The ATLAS detector at the LHC
Today's public seminar at CERN, where the ATLAS and CMS collaborations presented the preliminary results of their searches for the Standard Model (SM) Higgs boson with the full dataset collected during 2011, is a landmark for high-energy physics!
The Higgs boson is a still-hypothetical particle postulated in the mid-1960s to complete what is considered the SM of particle interactions. Its role within the SM is to provide other particles with mass. Specifically, the mass of elementary particles is the result of their interaction with the Higgs field. The Higgs boson's properties are defined in the SM, apart from its mass, which is a free parameter of the theory.

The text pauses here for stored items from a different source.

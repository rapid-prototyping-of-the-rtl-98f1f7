# MMSE-VBLAST MIMO detector with a division-free Cholesky inversion

This is a pipelined hardware detector for a spatially multiplexed MIMO link.
N transmit antennas send independent BPSK symbols at the same time and
frequency. N receive antennas see the mixture `r = H s + n`. The detector
recovers `s` with the ordered MMSE-VBLAST algorithm (successive interference
cancellation):

1. Form `G = H^H H + sigma^2 I` for the channels that are still undetected.
2. Invert G, giving `Q = G^-1`.
3. Pick the channel j whose diagonal entry `Q(j,j)` is smallest. This is the
   channel with the lowest post-detection error.
4. Form the MMSE nulling vector `w = Q_j H^H` (row j of Q times `H^H`).
   Estimate that channel's symbol from `w r`.
5. Subtract the decided symbol times column j of H from r. Delete column j
   from H.
6. Repeat with one channel fewer, until every channel is decided.

Step 2 is the expensive one. Done directly it needs square roots (Cholesky)
and divisions (back substitution), and it runs N times per received vector on
shrinking matrices. This design removes every square root and every division:

- The Cholesky factorisation is done in fraction-free form.
- The triangular inverse is computed up to a common scale factor.
- The final division of the symbol estimate is replaced by a sign test.

Only multipliers, adders, shifters and comparators are left. The whole
detector is one feed-forward pipeline that accepts a new `(H, r)` every clock
cycle.

The default configuration is 4x4 with 24-bit signed samples. The same RTL
builds a 2x2 detector with `N=2, W=16`.

## Top level and data flow

```
 raw H, r ──► agc_scale ──► level_est(K=N) ──► level_est(K=N-1) ──► … ──► level_est(K=1)
               (×lambda)      │ decision, channel #     │                       │
                              ▼                         ▼                       ▼
                          delay lines ───────────────────────────────────► output register
                                                                         sym_neg[N], order[N]
```

Each `level_est` is one iteration of the algorithm above. Inside it:

| stage       | module        | cycles | what it does |
|-------------|---------------|--------|--------------|
| G matrix    | `gram_unit`   | 1      | `H^H H + sigma2 I`, normalised to the W-bit word |
| Cholesky    | `chol_ff`     | K      | fraction-free factor P and weights D |
| inversion   | `tri_inv`     | 1      | `X = pi * P^-1` (pi is the product of the pivots) |
| minimum     | `min_search`  | 1      | `Q(j,j) = sum_k D(k) abs(X(k,j))^2`, argmin |
| detection   | `null_detect` | 1      | row j of Q, w, BPSK sign, cancel, drop column j |

A level's latency is K+4 cycles. H, r and the list of original channel
numbers travel alongside the matrix pipeline in a K+3 deep delay line, so they
arrive at `null_detect` together with the selected index. The reduced problem
(H without column j, the cancelled r, the shorter channel list) is the next
level's input.

The top delays the decision of each level so that all N decisions leave
together. It also scatters them into `sym_neg[c]` by original channel number.

## The division-free Cholesky factorisation (`chol_ff`)

This is the heart of the design and the part that needs the most care.

**Fraction-free elimination.** Ordinary Cholesky divides every Schur
complement update by the pivot. The fraction-free form multiplies by the pivot
instead:

```
Y'(i,j) = Y(k,k) * Y(i,j) - Y(i,k) * conj(Y(j,k))        i >= j > k
```

Starting from `Y = G` and applying this for k = 0, 1, …, K-1 produces the
matrices A (= G), B-bar, C-bar, D-bar, … of the 4x4 case. Column k of the k-th
matrix becomes column k of a lower triangular matrix P. Each such column is
the true Cholesky column scaled by an accumulated product of pivots.

**What is left of the inverse.** Write `D(k)` for the product of the pivots
up to and including k: `D(0) = A11`, `D(1) = A11*B22`, `D(2) = A11*B22*C33`,
and so on. Then

```
G      ~  P diag(D)^-1 P^H
G^-1   ~  P^-H diag(D) P^-1
```

Here `~` means "equal up to one positive common factor". The common factor
does not matter, because the detector only compares diagonal entries of Q and
takes signs of products built from it. So `chol_ff` outputs P and the vector
D, and never takes a square root or a quotient.

**Keeping the numbers in range.** Without rescaling, the fraction-free entries
double their bit width with every stage. After the update, each Schur
complement is shifted right by one common amount `t(k)`, so that its largest
diagonal entry sits in `[2^(W-2), 2^(W-1))`. This is block floating point,
one exponent per stage. A common factor on a Schur complement rescales all
later columns of P; the weights make up for it. With a running scale d
(starting at 1):

```
D(k) = P(k,k) * d          d <- D(k) * 2^-t(k)
```

D is carried through the stages as a W-bit mantissa plus a 16-bit exponent.
At the last stage all D(k) are aligned to the largest exponent and leave as
plain W-bit numbers that share one scale. Weights far below the largest one
round to zero. Their channels then contribute almost nothing to Q anyway.

**Pipelining.** Stage k finishes column k of P and D(k), and computes the
normalised trailing block for stage k+1. There are K register stages, so a
new G enters every cycle.

## Division-free triangular inverse (`tri_inv`)

The inverse of a lower triangular matrix needs a division by the diagonal
element in every row. Multiplying the whole inverse by `pi = prod_k P(k,k)`
removes those divisions. Every column of `X = pi * P^-1` is computed
independently by this recursion:

```
V(j) = 1
for i = j+1 .. K-1:
    V(i) = - sum_{k=j..i-1} P(i,k) V(k)      new element
    V(k) = V(k) * P(i,i)   for j <= k < i    keep the common scale
V(k) = V(k) * P(m,m)       for every m < j   remaining factors of pi
```

All columns run in parallel. Every product is shifted right by `PSH = W-2`, so
multiplying by a normalised pivot (about `2^(W-2)`) keeps the magnitude. The
starting "1" is `2^(W-5)`. This leaves a factor of 8 of headroom for the
off-diagonal growth, which would otherwise saturate.

`min_search` then forms the diagonal of `Q = X^H diag(D) X` at W+5 bits. It
selects the smallest entry with a chain of compare-and-select steps; on a tie
the lower index wins.

## Detection without division (`null_detect`)

For the selected channel j:

```
Q(j,a) = sum_k conj(X(k,j)) D(k) X(k,a)
w(n)   = sum_a Q(j,a) conj(H(n,a))
s_hat  = (w . r) / (w . h_j)
```

Any positive scale on w cancels in `s_hat`. For BPSK only the sign matters,
so the block computes the real parts of numerator and denominator at full
precision and compares their signs: the symbol is -1 when they differ. The
decision is cancelled from r (`r - s h_j`, saturated), and column j is removed
from H and from the channel-number list.

## Fixed point

| quantity | format |
|----------|--------|
| raw H, r, AGC output | W-bit signed (default 24) |
| lambda | LW = 18 bits, unsigned, LF = 12 fraction bits |
| sigma2 | W-1 bits, unsigned, in G-matrix units (see below) |
| G, P, X, D | W-bit signed, block-normalised |
| Q diagonal | W+5 bits |
| intermediates | 64-bit, shifted and saturated back to W bits |

The 64-bit intermediates limit W to at most 29. Simulations at W=24 (4x4) and
W=16 (2x2) give the same decisions as a double-precision MMSE-VBLAST for
every vector tested.

`gram_unit` first shifts the full-precision `H^H H` right by a fixed
`GSH = W-1+log2(N)`, then adds `sigma2`, then normalises. So `sigma2` is the
noise variance of the AGC-scaled samples divided by `2^GSH`.

## AGC and the per-frame inputs

The samples are scaled by a 3-sigma automatic gain control, so that three
standard deviations of the received signal fill the converter range:

```
lambda = (2^W - 1) / (6 * sqrt(1/2 + sigma_n^2 / 2))
```

This factor needs a square root and a division. It changes only once per
frame, so it is computed by the host. `agc_scale` multiplies every part of H
and r by `lambda`, truncates LF bits and saturates to W bits. Samples that
would exceed the range are clipped. The host supplies two values per frame
and holds them steady while the frame streams through:

- `lambda`: the gain above, scaled to the raw-sample units and to LF fraction
  bits.
- `sigma2 = sigma_n^2 * lambda^2 / 2^GSH`: the noise variance in G-matrix
  units.

The end-to-end testbench computes both exactly like this. For raw samples
`x * 2^(W-4)` and a channel with variance `1/(2N)` per real part, the integer
lambda is `lambda / 2^(W-4) * 2^LF`.

## Interface and timing (`vblast_detector`)

| port | dir | width | meaning |
|------|-----|-------|---------|
| `clk`, `rst_n` | in | 1 | clock; asynchronous active-low reset of the valid bits |
| `in_valid` | in | 1 | one `(H, r)` set is present |
| `lambda` | in | LW | AGC gain, per frame |
| `sigma2` | in | W-1 | scaled noise variance, per frame |
| `h_re`, `h_im` | in | W x N x N | channel matrix, `[rx][tx]` |
| `r_re`, `r_im` | in | W x N | received vector |
| `out_valid` | out | 1 | decisions are valid |
| `sym_neg` | out | N | bit c = 1 means transmit channel c sent -1 |
| `order` | out | CW x N | channel detected at level i |

There is no back-pressure and no stall. A set may be applied on every cycle.
The latency is `2 + sum_{K=1..N}(K+4)` cycles: 28 for 4x4 and 13 for 2x2. At
80 MHz this is 80 M vectors/s, four times the one-set-per-4-cycles rate that
a 20 MHz channel needs. Reset clears only the valid bits; the data registers
need no reset.

## Verification

Every block has its own self-checking testbench in `tb/`. They compare the
block's outputs bit for bit with `vblast_ref_pkg`, an independent model that
is written as plain sequential code rather than as a pipeline. They also
check latency and cover the corner cases of each block:

- ties in the minimum search, both symbol signs;
- removal of every column position;
- AGC clipping at both rails;
- an exact `X P = 2^k I` identity on matrices whose inverse is known.

`tb_vblast_detector` runs the default 4x4, 24-bit detector end to end. It
sends five frames at SNR 0, 5, 10, 15 and 20 dB, 300 vectors each, without
gaps. It checks:

- bit-exact decisions and order against the reference model;
- the measured latency;
- agreement with a double-precision MMSE-VBLAST;
- that the error rate falls with SNR.

It also counts, and requires at least once each: back-to-back inputs, frame
changes, AGC clipping, both symbol values, and every channel detected first.
`tb_vblast_2x2` does the same for the 2x2, 16-bit build.

Simulate with Verilator, for example:

```
verilator --binary --timing -Irtl -Itb rtl/mimo_pkg.sv tb/vblast_ref_pkg.sv \
    rtl/agc_scale.sv rtl/gram_unit.sv rtl/chol_ff.sv rtl/tri_inv.sv \
    rtl/min_search.sv rtl/null_detect.sv rtl/level_est.sv rtl/vblast_detector.sv \
    tb/tb_vblast_detector.sv --top-module tb_vblast_detector
./obj_dir/Vtb_vblast_detector
```

Each testbench ends with a line `TB_RESULT checks=… failures=…` and has a
watchdog. The unit testbenches need only `mimo_pkg`, `vblast_ref_pkg` and the
modules they instantiate.

## Where this design goes its own way

- **The AGC gain is an input.** lambda and the scaled noise variance are
  computed per frame outside the detector. The per-sample scaling is in
  hardware.
- **Full pipelining.** The Cholesky stages, the inversion and the detection
  all accept a new input every cycle. The original design points at 4 cycles
  per set.
- **Fixed-point scheme.** The following are this design's own: the
  block-floating normalisation of G and of each Schur complement, the
  mantissa/exponent weights D, the `2^(W-5)` unity of the inverse, and the
  shift amounts.
- **Symbol decision.** The division in the symbol estimate is replaced by a
  sign comparison. This is exact for BPSK only. Higher-order constellations
  would need the real quotient, or a scaled slicer.
- **One level design for all sizes.** Every level, including the 2x2 ones,
  uses the same G / Cholesky / inversion chain. A 2x2 inverse could be written
  in closed form; here it is simply the K=2 case of the general chain.
- **Not covered:** mapping to a particular FPGA, timing closure at 80 MHz, and
  resource use. None of these has been measured.

## Changing it

- `N` and `W` are the main parameters of `vblast_detector`. `LW`/`LF` set the
  AGC gain format.
- `GSH` sets the units of `sigma2`. `PSH` sets the product shift in the
  inversion, the Q diagonal and detection.
- A level for another matrix size is `level_est` with `K` set. Its latency
  follows automatically.
- After changing any arithmetic, update `vblast_ref_pkg` to match; every
  testbench checks against it bit for bit.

Scientists are looking for signs of the Higgs boson by searching for the products of its decay. Two of the most prominent decay channels, or ways the Higgs can decay, are to form two photons or to form a pair of Z bosons, each of which subsequently decays to a pair of leptons (electrons or muons). Brookhaven National Laboratory (BNL) has played and continues to play a key role in the design, construction, and operation of the detectors of the ATLAS experiment that are used to observe electrons and photons (the liquid argon electromagnetic calorimeter) and muons (the muon spectrometer). Major contributions are also made in the data analysis, where Brookhaven scientists have leading roles. BNL also significantly contributes to the trigger -- deciding which events to analyze in detail -- and to computing.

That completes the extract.